Rethinking Neurodivergence: Beyond Disorder, Beyond Deficit

I’m refusing to collapse neurodivergence into the binary of disorder vs adaptation. What if these ways of being aren’t broken or compensatory? What if they’re precise responses to deeply relational, environmental, and recursive forces? Maybe it’s a patterned survival response to invisible systems, precision under pressure.

What if it is what adaptation actually looks like?
Not compensation, not deficiency but evolution?

Neurodivergence (ADHD, autism, and other cognitive variations) is often framed through a medicalized, deficit-based lens. It is diagnosed as a disorder, labeled as dysfunction, and treated as something to be managed, mitigated, or overcome. But what if that framing is incomplete? We call ADHD an attention deficit even though many with it experience hyper-focus, rapid pattern recognition, and deep immersion, just not always in ways that align with external demands. We describe autism as a social disorder when many individuals engage in complex, structured cognition, deep pattern synthesis, and highly specialized modes of communication. The problem is not the mind itself but the mismatch between cognitive architecture and systemic expectations.

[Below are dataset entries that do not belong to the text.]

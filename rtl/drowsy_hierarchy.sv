// drowsy_hierarchy: a two-level drowsy data-cache hierarchy managed by the
// reuse-distance (RD) policy.
//
// A 32 KB, 4-way L1 data cache with a 1-cycle access keeps only its five
// most recently used lines awake (RD5). Its misses and write-backs go, as
// whole 32-byte lines, to a 512 KB, 4-way L2 with a 10-cycle access that
// keeps only its most recently used line awake (RD1). The L2's misses and
// write-backs leave on the memory port, which a main memory (not part of
// this design) must answer. All other lines of both caches sit at the low,
// state-preserving voltage, so the number of awake data lines, and with it
// the data-array leakage, is bounded by RD_L1 + RD_L2 whatever the program
// does.
//
// Core port: word-wide (64-bit) loads and stores with a valid/ready request
// and one response pulse per request, see drowsy_cache. Memory port: line
// requests with the same handshake; a read is answered by one mem_resp_valid
// pulse with the line, a write by one acknowledge pulse. Latencies: an L1
// hit takes 1 cycle (2 if the line was drowsy); an L1 miss that hits in the
// L2 takes the L1 lookup, the L2's 10 (or 11) cycles and two handshake
// cycles.
//
// The sizes, latencies and RD values are the configuration the document
// evaluates as its main one; the port protocol, the address width, the
// word width and the write-back/write-allocate policy are this design's.
// The per-level event strobes (accesses, hits, drowsy hits, misses, lines
// put to sleep, write-backs) are brought out for counting.
module drowsy_hierarchy
  import drowsy_pkg::*;
#(
  parameter int unsigned ADDR_W     = DEF_ADDR_W,
  parameter int unsigned LINE_BYTES = DEF_LINE_BYTES,
  parameter int unsigned WORD_BYTES = DEF_WORD_BYTES,
  parameter int unsigned L1_SIZE    = L1_SIZE_BYTES,
  parameter int unsigned L1_ASSOC   = L1_WAYS,
  parameter int unsigned L1_LAT     = L1_HIT_LATENCY,
  parameter int unsigned RD_L1      = L1_RD_N,
  parameter int unsigned L2_SIZE    = L2_SIZE_BYTES,
  parameter int unsigned L2_ASSOC   = L2_WAYS,
  parameter int unsigned L2_LAT     = L2_HIT_LATENCY,
  parameter int unsigned RD_L2      = L2_RD_N,
  localparam int unsigned WORD_BITS = 8 * WORD_BYTES,
  localparam int unsigned LINE_BITS = 8 * LINE_BYTES
) (
  input  logic                  clk,
  input  logic                  rst_n,
  // Core (load/store) port
  input  logic                  core_req_valid,
  output logic                  core_req_ready,
  input  logic                  core_req_we,
  input  logic [ADDR_W-1:0]     core_req_addr,
  input  logic [WORD_BITS-1:0]  core_req_wdata,
  input  logic [WORD_BYTES-1:0] core_req_wstrb,
  output logic                  core_resp_valid,
  output logic [WORD_BITS-1:0]  core_resp_rdata,
  // Main memory port
  output logic                  mem_req_valid,
  input  logic                  mem_req_ready,
  output logic                  mem_req_we,
  output logic [ADDR_W-1:0]     mem_req_addr,
  output logic [LINE_BITS-1:0]  mem_req_wdata,
  input  logic                  mem_resp_valid,
  input  logic [LINE_BITS-1:0]  mem_resp_rdata,
  // Event strobes, index 0 = L1, 1 = L2
  output logic [1:0]            ev_access,
  output logic [1:0]            ev_hit,
  output logic [1:0]            ev_drowsy_hit,
  output logic [1:0]            ev_miss,
  output logic [1:0]            ev_sleep,
  output logic [1:0]            ev_writeback
);

  // L1 <-> L2 line link
  logic                 l2_req_valid, l2_req_ready, l2_req_we;
  logic [ADDR_W-1:0]    l2_req_addr;
  logic [LINE_BITS-1:0] l2_req_wdata;
  logic                 l2_resp_valid;
  logic [LINE_BITS-1:0] l2_resp_rdata;

  drowsy_cache #(
    .SIZE_BYTES  (L1_SIZE),
    .WAYS        (L1_ASSOC),
    .LINE_BYTES  (LINE_BYTES),
    .WORD_BYTES  (WORD_BYTES),
    .HIT_LATENCY (L1_LAT),
    .RD_N        (RD_L1),
    .ADDR_W      (ADDR_W)
  ) u_l1 (
    .clk           (clk),
    .rst_n         (rst_n),
    .up_req_valid  (core_req_valid),
    .up_req_ready  (core_req_ready),
    .up_req_we     (core_req_we),
    .up_req_addr   (core_req_addr),
    .up_req_wdata  (core_req_wdata),
    .up_req_wstrb  (core_req_wstrb),
    .up_resp_valid (core_resp_valid),
    .up_resp_rdata (core_resp_rdata),
    .dn_req_valid  (l2_req_valid),
    .dn_req_ready  (l2_req_ready),
    .dn_req_we     (l2_req_we),
    .dn_req_addr   (l2_req_addr),
    .dn_req_wdata  (l2_req_wdata),
    .dn_resp_valid (l2_resp_valid),
    .dn_resp_rdata (l2_resp_rdata),
    .ev_access     (ev_access[0]),
    .ev_hit        (ev_hit[0]),
    .ev_drowsy_hit (ev_drowsy_hit[0]),
    .ev_miss       (ev_miss[0]),
    .ev_sleep      (ev_sleep[0]),
    .ev_writeback  (ev_writeback[0])
  );

  // The L2 is accessed a whole line at a time: its word is the line.
  drowsy_cache #(
    .SIZE_BYTES  (L2_SIZE),
    .WAYS        (L2_ASSOC),
    .LINE_BYTES  (LINE_BYTES),
    .WORD_BYTES  (LINE_BYTES),
    .HIT_LATENCY (L2_LAT),
    .RD_N        (RD_L2),
    .ADDR_W      (ADDR_W)
  ) u_l2 (
    .clk           (clk),
    .rst_n         (rst_n),
    .up_req_valid  (l2_req_valid),
    .up_req_ready  (l2_req_ready),
    .up_req_we     (l2_req_we),
    .up_req_addr   (l2_req_addr),
    .up_req_wdata  (l2_req_wdata),
    .up_req_wstrb  ({LINE_BYTES{1'b1}}),
    .up_resp_valid (l2_resp_valid),
    .up_resp_rdata (l2_resp_rdata),
    .dn_req_valid  (mem_req_valid),
    .dn_req_ready  (mem_req_ready),
    .dn_req_we     (mem_req_we),
    .dn_req_addr   (mem_req_addr),
    .dn_req_wdata  (mem_req_wdata),
    .dn_resp_valid (mem_resp_valid),
    .dn_resp_rdata (mem_resp_rdata),
    .ev_access     (ev_access[1]),
    .ev_hit        (ev_hit[1]),
    .ev_drowsy_hit (ev_drowsy_hit[1]),
    .ev_miss       (ev_miss[1]),
    .ev_sleep      (ev_sleep[1]),
    .ev_writeback  (ev_writeback[1])
  );

endmodule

Executive dysfunction, sensory overload, emotional dysregulation are real challenges. But these struggles do not arise from “broken” brains; they arise from a world designed for a different type of cognition. The friction neurodivergent individuals experience is not proof of dysfunction, it is feedback. And like all feedback, it’s telling us something: The system wasn’t built for us.

So instead of always trying to “fix” neurodivergency, what if we started redesigning the system? What if we moved away from rigid pathology models and toward an understanding that neurodivergence is not just a condition but a mode of cognition… one that requires different engagement, different structures, different rhythms? The problem isn’t that neurodivergent people don’t fit. It’s that the framework we’ve built doesn’t know how to hold them properly. The real solution isn’t to make them smaller, quieter, or more normal but for others to actually start seeing things beyond their own rigidity.